> [Directions for this task]
Find every line in the data that contains the word "first". Return each of those lines.

Saved entries
━━━━━━━━━━━━━━━━
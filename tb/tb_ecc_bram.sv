// Testbench for ecc_bram: writes random words, reads them back one clock
// later, and then flips every one of the 72 stored bits in turn (single
// upsets: corrected data, SBITERR) and random bit pairs (DBITERR).
module tb_ecc_bram;
  logic        clk = 1'b0;
  logic        rst_n;
  logic        wden = 1'b0, rden = 1'b0, upset_en = 1'b0;
  logic [8:0]  wraddr = '0, rdaddr = '0, upset_addr = '0;
  logic [63:0] di = '0, dout;
  logic [7:0]  ecc;
  logic        sbiterr, dbiterr;
  logic [71:0] upset_mask = '0;
  int          checks = 0, failures = 0;
  logic [63:0] ref_mem [512];

  always #5 clk = ~clk;

  ecc_bram dut (.clk, .wden, .wraddr, .di, .rden, .rdaddr, .do_(dout), .ecc, .sbiterr, .dbiterr,
                .upset_en, .upset_addr, .upset_mask);

  task automatic check(input bit ok, input string what);
    checks++;
    if (!ok) begin
      failures++;
      $display("FAIL: %s", what);
    end
  endtask

  task automatic write(input logic [8:0] a, input logic [63:0] d);
    @(negedge clk); wden = 1'b1; wraddr = a; di = d;
    @(negedge clk); wden = 1'b0;
  endtask

  // Issue a read; the result is sampled one clock later.
  task automatic read(input logic [8:0] a, output logic [63:0] d, output logic s, output logic db);
    @(negedge clk); rden = 1'b1; rdaddr = a;
    @(negedge clk); rden = 1'b0;
    d = dout; s = sbiterr; db = dbiterr;
  endtask

  task automatic upset(input logic [8:0] a, input logic [71:0] m);
    @(negedge clk); upset_en = 1'b1; upset_addr = a; upset_mask = m;
    @(negedge clk); upset_en = 1'b0;
  endtask

  initial begin
    repeat (200000) @(posedge clk);
    failures++;
    $display("FAIL: watchdog");
    $display("TB_RESULT checks=%0d failures=%0d", checks, failures);
    $finish;
  end

  initial begin
    logic [63:0] d;
    logic s, db;
    int b1, b2;
    rst_n = 1'b1;
    for (int a = 0; a < 512; a++) begin
      ref_mem[a] = {$urandom(), $urandom()};
      write(9'(a), ref_mem[a]);
    end
    for (int a = 0; a < 512; a++) begin
      read(9'(a), d, s, db);
      check(d == ref_mem[a] && !s && !db, $sformatf("clean read %0d", a));
    end
    // every single-bit upset is corrected at the output
    for (int b = 0; b < 72; b++) begin
      int a;
      a = $urandom_range(0, 511);
      upset(9'(a), 72'(1) << b);
      read(9'(a), d, s, db);
      check(d == ref_mem[a] && s && !db, $sformatf("single upset bit %0d: d=%h s=%b db=%b", b, d, s, db));
      // the cell itself is still wrong: a second read flags it again
      read(9'(a), d, s, db);
      check(s, "error stays in the cell until written back");
      write(9'(a), ref_mem[a]);
      read(9'(a), d, s, db);
      check(d == ref_mem[a] && !s && !db, "rewrite clears the error");
    end
    // double upsets are detected, not miscorrected as single
    for (int n = 0; n < 200; n++) begin
      int a;
      a = $urandom_range(0, 511);
      b1 = $urandom_range(0, 71);
      do b2 = $urandom_range(0, 71); while (b2 == b1);
      upset(9'(a), (72'(1) << b1) | (72'(1) << b2));
      read(9'(a), d, s, db);
      check(db && !s, $sformatf("double upset bits %0d,%0d", b1, b2));
      write(9'(a), ref_mem[a]);
    end
    $display("TB_RESULT checks=%0d failures=%0d", checks, failures);
    $finish;
  end
endmodule
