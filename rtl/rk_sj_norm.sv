// rk_sj_norm: the "s_j" box of the ECLT decoder (step 2 of the single-error
// correction). Looks at the first three syndrome symbols (1 + m with m = 2),
// picks the first nonzero one, s_j, and divides all three by it, so the
// normalised partial syndrome s_hat has 1 as its first nonzero symbol.
// any_nz is 0 when the three symbols are all zero (s_j and s_hat are then 0).
// Combinational.
module rk_sj_norm
  import rk_pkg::*;
(
  input  nib_t [NPART-1:0] s_part,
  output nib_t             s_j,
  output nib_t [NPART-1:0] s_hat,
  output logic             any_nz
);
  nib_t inv_sj;

  always_comb begin
    s_j = '0;
    for (int t = NPART - 1; t >= 0; t--)
      if (s_part[t] != 0) s_j = s_part[t];
    any_nz = (s_j != 0);
    inv_sj = gf16_inv(s_j);
    for (int t = 0; t < NPART; t++) s_hat[t] = gf16_mul(s_part[t], inv_sj);
  end
endmodule
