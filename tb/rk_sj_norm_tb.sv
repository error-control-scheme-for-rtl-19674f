// rk_sj_norm_tb: exhaustive check of the syndrome normaliser over all 4096
// three-symbol partial syndromes: s_j is the first nonzero symbol and
// s_hat * s_j must give back the syndrome, with s_hat's leading symbol 1.
module rk_sj_norm_tb;
  import tb_ref_pkg::*;
  logic [2:0][3:0] s_part, s_hat;
  logic [3:0]      s_j;
  logic            any_nz;
  int checks = 0, failures = 0;

  rk_sj_norm dut (.s_part(s_part), .s_j(s_j), .s_hat(s_hat), .any_nz(any_nz));

  initial begin
    #100000;
    failures++;
    $display("TB_RESULT checks=%0d failures=%0d", checks, failures);
    $finish;
  end

  initial begin
    logic [3:0] lead;
    for (int v = 0; v < 4096; v++) begin
      s_part = 12'(v);
      #1;
      lead = (s_part[0] != 0) ? s_part[0] : (s_part[1] != 0) ? s_part[1] : s_part[2];
      checks++;
      if (s_j !== lead || any_nz !== (lead != 0)) begin
        failures++;
        $display("FAIL s=%h: s_j=%0d any=%0d expected %0d", v, s_j, any_nz, lead);
      end
      if (lead != 0) begin
        for (int t = 0; t < 3; t++) begin
          checks++;
          if (s_hat[t] !== rmul(s_part[t], rinv(lead))) begin
            failures++;
            $display("FAIL s=%h: s_hat[%0d]=%0d", v, t, s_hat[t]);
          end
        end
      end
    end
    $display("TB_RESULT checks=%0d failures=%0d", checks, failures);
    $finish;
  end
endmodule
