// rk_syn_update: the "syndrome update" box of the ECLT decoder (steps 5-7 of
// the single-error correction). Given the full syndrome s, the located
// position loc and the error value e, it removes the contribution of that
// single error, s_tilde = s - e * h_loc (h_loc is column loc of H = (A | I)),
// and reports single = 1 when s_tilde is zero, i.e. the syndrome is fully
// explained by one erroneous symbol. A nonzero s_tilde means more than one
// symbol was in error. Combinational.
module rk_syn_update
  import rk_pkg::*;
#(
  parameter int unsigned K = 16,
  parameter int unsigned D = 3,
  localparam int unsigned R  = 1 + 2 * (D - 2),
  localparam int unsigned N  = K + R,
  localparam int unsigned LW = $clog2(N)
) (
  input  nib_t [R-1:0]  s,
  input  logic [LW-1:0] loc,
  input  nib_t          e,
  output nib_t [R-1:0]  s_tilde,
  output logic          single
);
  localparam a_mat_t A = rk_gen_a(K, D);

  nib_t [R-1:0] h_col;

  always_comb begin
    h_col = '0;
    for (int i = 0; i < N; i++)
      if (LW'(i) == loc)
        for (int r = 0; r < R; r++) h_col[r] = h_entry(A, K, r, i);
    for (int r = 0; r < R; r++) s_tilde[r] = s[r] ^ gf16_mul(e, h_col[r]);
    single = (s_tilde == '0);
  end
endmodule
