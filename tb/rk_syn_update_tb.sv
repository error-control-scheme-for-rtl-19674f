// rk_syn_update_tb: for every position i and error value e of the (19,16,3)
// and (23,16,5) codes, the syndrome e*h_i (h_i rebuilt from the published
// matrices) must vanish when loc = i and remain when loc is wrong. Includes
// the distance-3 worked example s = (3,1,15), loc 5, e = 13.
module rk_syn_update_tb;
  import tb_ref_pkg::*;
  logic [2:0][3:0] s3, st3;
  logic [6:0][3:0] s5, st5;
  logic [4:0]      loc;
  logic [3:0]      e;
  logic            single3, single5;
  int checks = 0, failures = 0;

  rk_syn_update #(.K(16), .D(3)) dut3 (.s(s3), .loc(loc), .e(e), .s_tilde(st3), .single(single3));
  rk_syn_update #(.K(16), .D(5)) dut5 (.s(s5), .loc(loc), .e(e), .s_tilde(st5), .single(single5));

  initial begin
    #100000;
    failures++;
    $display("TB_RESULT checks=%0d failures=%0d", checks, failures);
    $finish;
  end

  function automatic logic [3:0] h(input int d, input int r, input int i);
    if (i < 16) return a_entry(d, r, i);
    return (i - 16 == r) ? 4'd1 : 4'd0;
  endfunction

  initial begin
    s3 = '{4'd15, 4'd1, 4'd3}; s5 = '0; loc = 5'd5; e = 4'd13;
    #1;
    checks++;
    if (!single3 || st3 != '0) begin failures++; $display("FAIL worked example"); end
    for (int i = 0; i < 23; i++)
      for (int ev = 1; ev < 16; ev++) begin
        e = 4'(ev);
        for (int r = 0; r < 7; r++) begin
          s5[r] = rmul(e, h(5, r, i));
          if (r < 3) s3[r] = rmul(e, h(3, r, i));
        end
        loc = 5'(i);
        #1;
        checks++;
        if (!single5) begin failures++; $display("FAIL d5 i=%0d e=%0d", i, ev); end
        if (i < 19) begin
          checks++;
          if (!single3) begin failures++; $display("FAIL d3 i=%0d e=%0d", i, ev); end
        end
        loc = 5'((i + 1) % 19);
        #1;
        checks++;
        if (single5) begin failures++; $display("FAIL d5 wrong loc i=%0d e=%0d", i, ev); end
        if (i < 19) begin
          checks++;
          if (single3 || st3 == '0) begin failures++; $display("FAIL d3 wrong loc i=%0d", i); end
        end
      end
    $display("TB_RESULT checks=%0d failures=%0d", checks, failures);
    $finish;
  end
endmodule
━━━━━━━━━━━━━━━━
> [Task solution]
// correction). Looks at the first three syndrome symbols (1 + m with m = 2),
// picks the first nonzero one, s_j, and divides all three by it, so the
// normalised partial syndrome s_hat has 1 as its first nonzero symbol.
// three-symbol partial syndromes: s_j is the first nonzero symbol and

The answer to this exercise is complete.